Wang first witnessed this approach when she was invited by an Indigenous clinical social worker to visit their practice outside of Austin, Texas. While there, Wang had the opportunity to join in a group prayer where people, including herself, spoke of their trauma, so that they could process and move through it in community.

“I came out of that experience and felt like a new person,” she said. “That was probably the most accepted that I had ever felt, having just shared some of my most intimate moments.”

This method of confronting trauma in a collective allows people to not carry their struggles alone. It prevents isolation and decreases the risk of anxiety, depression and suicide.

“The connection between the community, spirituality and physical body is all interconnected,” she said.

When asked about how to build these connections in communities, Wang encouraged people to take small steps. Community is not about living next to a best friend or parents, but about trusting neighbors in day-to-day life or crisis for things like taking care of mail or shoveling snow.

“Part of changing the environment is creating conditions where people can actually be able to follow doctors’ advice,” Wang said.

Wang is an associate professor at the Boston University School of Public Health and an adjunct associate professor at the Harvard T.H. Chan School of Public Health. Academia allows her to make an impact through her research and teaching the next generation of leaders in the field.

When asked how she stays motivated through this tough time for public health, Wang credited both her belief that public health is a team sport and her students. She mentioned that public health is a “forward-thinking” sector, and that her students bring fresh ideas every year.

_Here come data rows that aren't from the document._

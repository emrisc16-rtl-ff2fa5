// tb_emrisc16_fdu: self-checking test of the Fetch and Decode Unit.
//
// Loads instruction words one byte per clock, most significant byte first,
// and checks the decoded fields. Three words are the encodings of "acall r15,
// 0x38", "add r3, r1, r2" and "jr r15" as a hand-assembled listing gives them;
// then random words are checked against fields sliced from the word, including
// the rule that stores read the rd field on the rb output.
module tb_emrisc16_fdu;
  import emrisc16_pkg::*;

  logic        clk = 0, rst = 1;
  logic [7:0]  data_in;
  logic        ir_wr;
  logic [1:0]  ir_sel;
  logic [5:0]  op;
  logic [3:0]  dest, ra, rb;
  logic [15:0] immed;
  logic [17:0] addr;
  int checks = 0, failures = 0;

  emrisc16_fdu dut (.*);

  always #5 clk = ~clk;

  initial begin
    repeat (2000) @(posedge clk);
    failures++;
    $display("TB_RESULT checks=%0d failures=%0d", checks, failures);
    $finish;
  end

  task automatic check(input string what, input logic [31:0] got, input logic [31:0] exp);
    checks++;
    if (got !== exp) begin
      failures++;
      $display("FAIL %s: got %h expected %h", what, got, exp);
    end
  endtask

  task automatic load(input logic [31:0] w);
    for (int i = 0; i < 4; i++) begin
      @(negedge clk);
      ir_wr   = 1;
      ir_sel  = 2'(i);
      data_in = w[31 - 8*i -: 8];
      @(negedge clk);
      ir_wr   = 0;
      data_in = $urandom;   // bytes on the bus between strobes must not load
    end
  endtask

  initial begin
    logic [31:0] w;
    ir_wr = 0; ir_sel = 0; data_in = 0;
    @(negedge clk);
    check("reset op", 32'(op), 0);
    check("reset addr", 32'(addr), 0);
    rst = 0;

    load(32'h3BC00038);
    check("acall op", 32'(op), 32'(OP_ACALL));
    check("acall rd", 32'(dest), 15);
    check("acall addr", 32'(addr), 32'h38);
    load(32'h80C48000);
    check("add op", 32'(op), 32'(OP_ADD));
    check("add rd", 32'(dest), 3);
    check("add ra", 32'(ra), 1);
    check("add rb", 32'(rb), 2);
    load(32'h243C0000);
    check("jr op", 32'(op), 32'(OP_JR));
    check("jr ra", 32'(ra), 15);

    for (int n = 0; n < 200; n++) begin
      w = $urandom;
      if (n % 4 == 0) w[31:26] = 6'h14 + 6'($urandom_range(0, 3));  // stores
      load(w);
      check("op", 32'(op), 32'(w[31:26]));
      check("dest", 32'(dest), 32'(w[25:22]));
      check("ra", 32'(ra), 32'(w[21:18]));
      check("rb", 32'(rb), (w[31:26] inside {6'h14, 6'h15, 6'h16, 6'h17}) ? 32'(w[25:22]) : 32'(w[17:14]));
      check("immed", 32'(immed), 32'(w[15:0]));
      check("addr", 32'(addr), 32'(w[17:0]));
    end
    $display("TB_RESULT checks=%0d failures=%0d", checks, failures);
    $finish;
  end
endmodule
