// emrisc16_inport: 8-bit input port of the EmRISC16 microcontroller.
//
// A write cycle to the port's address (ce and wr both high at a rising clock
// edge) samples the input pins into a holding register; a read cycle to the
// address (ce and rd high) places the held value on dout, and dout_en tells
// the data-bus multiplexer to take it. Software therefore strobes the port
// with a store and then loads it, which is how the document's program uses
// it. Registering the pins on a write is what that program implies; the
// clocked register and the active-high strobes are this design's choices.
// rst clears the register.
module emrisc16_inport (
  input  logic       clk,
  input  logic       rst,
  input  logic       ce,
  input  logic       rd,
  input  logic       wr,
  input  logic [7:0] din,
  output logic [7:0] dout,
  output logic       dout_en
);

  logic [7:0] held;

  always_ff @(posedge clk or posedge rst) begin
    if (rst)           held <= '0;
    else if (ce && wr) held <= din;
  end

  assign dout    = held;
  assign dout_en = ce && rd;

endmodule
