// tb_emrisc16_inport: self-checking test of the input port.
//
// A write strobe with the port selected samples the pins; changing the pins
// later does not change the held value; dout_en follows ce and rd.
module tb_emrisc16_inport;
  logic       clk = 0, rst = 1, ce, rd, wr, dout_en;
  logic [7:0] din, dout, held;
  int checks = 0, failures = 0;

  emrisc16_inport dut (.*);

  always #5 clk = ~clk;

  initial begin
    repeat (5000) @(posedge clk);
    failures++;
    $display("TB_RESULT checks=%0d failures=%0d", checks, failures);
    $finish;
  end

  task automatic check(input string what, input logic [31:0] got, input logic [31:0] exp);
    checks++;
    if (got !== exp) begin
      failures++;
      $display("FAIL %s: got %h expected %h", what, got, exp);
    end
  endtask

  initial begin
    ce = 0; rd = 0; wr = 0; din = 0;
    @(negedge clk);
    check("reset", 32'(dout), 0);
    rst = 0;
    held = 0;
    for (int n = 0; n < 1000; n++) begin
      @(negedge clk);
      ce = 1'($urandom); rd = 1'($urandom); wr = 1'($urandom); din = 8'($urandom);
      #1;
      check("dout_en", 32'(dout_en), 32'(ce && rd));
      @(posedge clk);
      if (ce && wr) held = din;
      #1;
      check("dout", 32'(dout), 32'(held));
    end
    $display("TB_RESULT checks=%0d failures=%0d", checks, failures);
    $finish;
  end
endmodule
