// emrisc16_memio: Memory and I/O Unit.
//
// Forms the displacement address of a load, store, ior or iow (the 18-bit
// address field plus register ra, zero-extended), and chooses whether the
// address bus shows that sum or the PC (addr_sel = 1 for the sum). It also
// converts between the 16-bit registers and the 8-bit data bus: a store puts
// the low byte of the store register on the bus for sbl, sw and iow and the
// high byte for sbh; a load widens the byte on the bus to 16 bits, with sign
// extension for lbs and zero fill for lbu, lw and ior. The adder, the mux and
// the two converters follow the document. Only an 8-bit bus exists, so a
// word access moves a single byte; zero-extending ior and sending the low
// byte on sw are this implementation's choices. Purely combinational.
module emrisc16_memio
  import emrisc16_pkg::*;
(
  input  logic [5:0]  op,
  input  logic [17:0] pc_bus,
  input  logic [17:0] dec_addr,
  input  logic [15:0] rega,
  input  logic [15:0] regb,
  input  logic        addr_sel,
  input  logic [7:0]  data_bus_in,
  output logic [17:0] addr_bus,
  output logic [7:0]  data_bus_out,
  output logic [15:0] dest_mem
);

  logic [17:0] addr_sum;

  assign addr_sum     = dec_addr + {2'b00, rega};
  assign addr_bus     = addr_sel ? addr_sum : pc_bus;
  assign data_bus_out = (op == OP_SBH) ? regb[15:8] : regb[7:0];
  assign dest_mem     = (op == OP_LBS) ? {{8{data_bus_in[7]}}, data_bus_in}
                                       : {8'h00, data_bus_in};

endmodule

I see their passion, their commitment, their willingness to be here, even in the midst of challenge, as a testament to how mission-driven public health is, and that’s the heart of the work that we do,” Wang said. “We’re not focused on the health of half of the country or only parts of the world. The commitment to public health is that we care for the wellbeing of everybody.”

Wang emphasized that every single person can make an impact in the world of public health, not just those who pursue these fields professionally.

“There’s many different ways we can contribute to creating a healthier society, and it takes one person to make a ripple, and it takes all of us to make a wave,” she said.